EXERCISE GOAL: A single number is wanted: how many lines of the data include the string "ports".

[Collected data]
--

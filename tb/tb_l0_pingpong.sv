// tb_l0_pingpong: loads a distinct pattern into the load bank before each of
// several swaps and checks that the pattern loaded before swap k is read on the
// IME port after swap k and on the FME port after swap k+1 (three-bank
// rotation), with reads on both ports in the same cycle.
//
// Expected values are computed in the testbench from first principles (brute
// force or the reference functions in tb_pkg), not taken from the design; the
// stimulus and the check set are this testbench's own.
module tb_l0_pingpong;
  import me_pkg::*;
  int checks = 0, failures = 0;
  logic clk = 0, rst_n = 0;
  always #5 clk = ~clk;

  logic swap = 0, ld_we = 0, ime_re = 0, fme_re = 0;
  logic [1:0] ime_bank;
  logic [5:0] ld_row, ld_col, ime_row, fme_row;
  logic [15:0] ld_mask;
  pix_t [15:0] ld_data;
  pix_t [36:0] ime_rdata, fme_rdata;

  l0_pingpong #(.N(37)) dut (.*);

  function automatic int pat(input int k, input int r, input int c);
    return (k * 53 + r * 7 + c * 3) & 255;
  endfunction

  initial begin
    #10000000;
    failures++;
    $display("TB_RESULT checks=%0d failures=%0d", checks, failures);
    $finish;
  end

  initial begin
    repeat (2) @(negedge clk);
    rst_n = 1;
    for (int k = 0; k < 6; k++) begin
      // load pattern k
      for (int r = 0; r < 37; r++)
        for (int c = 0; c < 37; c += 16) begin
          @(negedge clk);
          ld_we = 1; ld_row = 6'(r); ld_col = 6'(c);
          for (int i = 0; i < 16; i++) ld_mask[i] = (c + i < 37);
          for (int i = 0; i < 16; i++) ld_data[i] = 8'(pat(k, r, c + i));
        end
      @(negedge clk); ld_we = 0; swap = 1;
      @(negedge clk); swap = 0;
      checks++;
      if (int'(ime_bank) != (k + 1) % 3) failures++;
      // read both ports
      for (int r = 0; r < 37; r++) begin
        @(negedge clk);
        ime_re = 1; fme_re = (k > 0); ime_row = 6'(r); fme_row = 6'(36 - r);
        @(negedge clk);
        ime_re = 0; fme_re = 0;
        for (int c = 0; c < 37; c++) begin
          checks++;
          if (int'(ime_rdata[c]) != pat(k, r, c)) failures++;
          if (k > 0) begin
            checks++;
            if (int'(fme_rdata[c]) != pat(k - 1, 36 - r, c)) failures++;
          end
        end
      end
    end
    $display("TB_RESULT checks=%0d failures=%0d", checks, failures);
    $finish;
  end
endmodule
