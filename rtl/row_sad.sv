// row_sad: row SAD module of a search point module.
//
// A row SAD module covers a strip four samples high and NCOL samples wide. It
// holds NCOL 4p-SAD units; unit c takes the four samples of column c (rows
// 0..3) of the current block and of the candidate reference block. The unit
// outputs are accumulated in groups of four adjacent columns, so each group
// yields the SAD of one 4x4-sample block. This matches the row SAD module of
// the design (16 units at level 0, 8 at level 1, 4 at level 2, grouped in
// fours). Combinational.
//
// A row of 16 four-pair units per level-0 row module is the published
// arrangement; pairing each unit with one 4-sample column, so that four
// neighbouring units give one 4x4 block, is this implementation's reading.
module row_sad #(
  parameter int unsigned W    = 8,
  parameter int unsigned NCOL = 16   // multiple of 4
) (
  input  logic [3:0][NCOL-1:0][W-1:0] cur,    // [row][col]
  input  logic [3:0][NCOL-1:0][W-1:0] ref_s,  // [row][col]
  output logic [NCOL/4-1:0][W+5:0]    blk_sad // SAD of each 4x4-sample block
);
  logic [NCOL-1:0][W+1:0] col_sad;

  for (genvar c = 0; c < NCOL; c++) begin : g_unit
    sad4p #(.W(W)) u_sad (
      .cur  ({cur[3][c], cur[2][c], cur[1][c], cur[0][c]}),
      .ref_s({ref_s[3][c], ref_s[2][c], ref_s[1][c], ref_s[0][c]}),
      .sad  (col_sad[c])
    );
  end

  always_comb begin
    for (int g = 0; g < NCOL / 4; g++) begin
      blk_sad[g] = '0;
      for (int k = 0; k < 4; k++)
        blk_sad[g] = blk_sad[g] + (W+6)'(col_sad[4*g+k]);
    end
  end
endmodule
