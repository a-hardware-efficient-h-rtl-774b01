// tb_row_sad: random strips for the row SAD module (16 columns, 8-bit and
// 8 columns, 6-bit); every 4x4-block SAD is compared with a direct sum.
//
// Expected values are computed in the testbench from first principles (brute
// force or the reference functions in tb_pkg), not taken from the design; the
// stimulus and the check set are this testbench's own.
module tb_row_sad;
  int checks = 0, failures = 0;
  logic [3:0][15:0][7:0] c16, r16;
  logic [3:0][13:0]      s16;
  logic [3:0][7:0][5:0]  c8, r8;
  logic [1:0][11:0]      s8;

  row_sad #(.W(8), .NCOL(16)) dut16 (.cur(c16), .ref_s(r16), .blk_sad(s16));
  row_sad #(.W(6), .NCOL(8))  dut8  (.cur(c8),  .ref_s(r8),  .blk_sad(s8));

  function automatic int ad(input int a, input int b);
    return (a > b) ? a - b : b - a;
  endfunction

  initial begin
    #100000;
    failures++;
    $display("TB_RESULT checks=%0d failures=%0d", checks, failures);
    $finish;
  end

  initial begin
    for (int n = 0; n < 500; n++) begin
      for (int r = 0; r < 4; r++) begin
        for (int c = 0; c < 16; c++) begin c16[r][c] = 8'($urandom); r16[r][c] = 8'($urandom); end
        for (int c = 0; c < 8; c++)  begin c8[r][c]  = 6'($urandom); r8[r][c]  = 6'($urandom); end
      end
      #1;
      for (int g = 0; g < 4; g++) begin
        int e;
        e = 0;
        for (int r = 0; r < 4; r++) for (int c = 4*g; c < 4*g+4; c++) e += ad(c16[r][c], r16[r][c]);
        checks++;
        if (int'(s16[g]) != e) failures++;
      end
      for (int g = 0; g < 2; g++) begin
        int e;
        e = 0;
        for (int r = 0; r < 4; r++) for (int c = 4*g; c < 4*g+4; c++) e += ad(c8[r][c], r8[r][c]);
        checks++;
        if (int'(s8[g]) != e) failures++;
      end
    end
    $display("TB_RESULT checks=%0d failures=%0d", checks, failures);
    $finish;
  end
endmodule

--

ANSWER TO THE PROBLEM: 2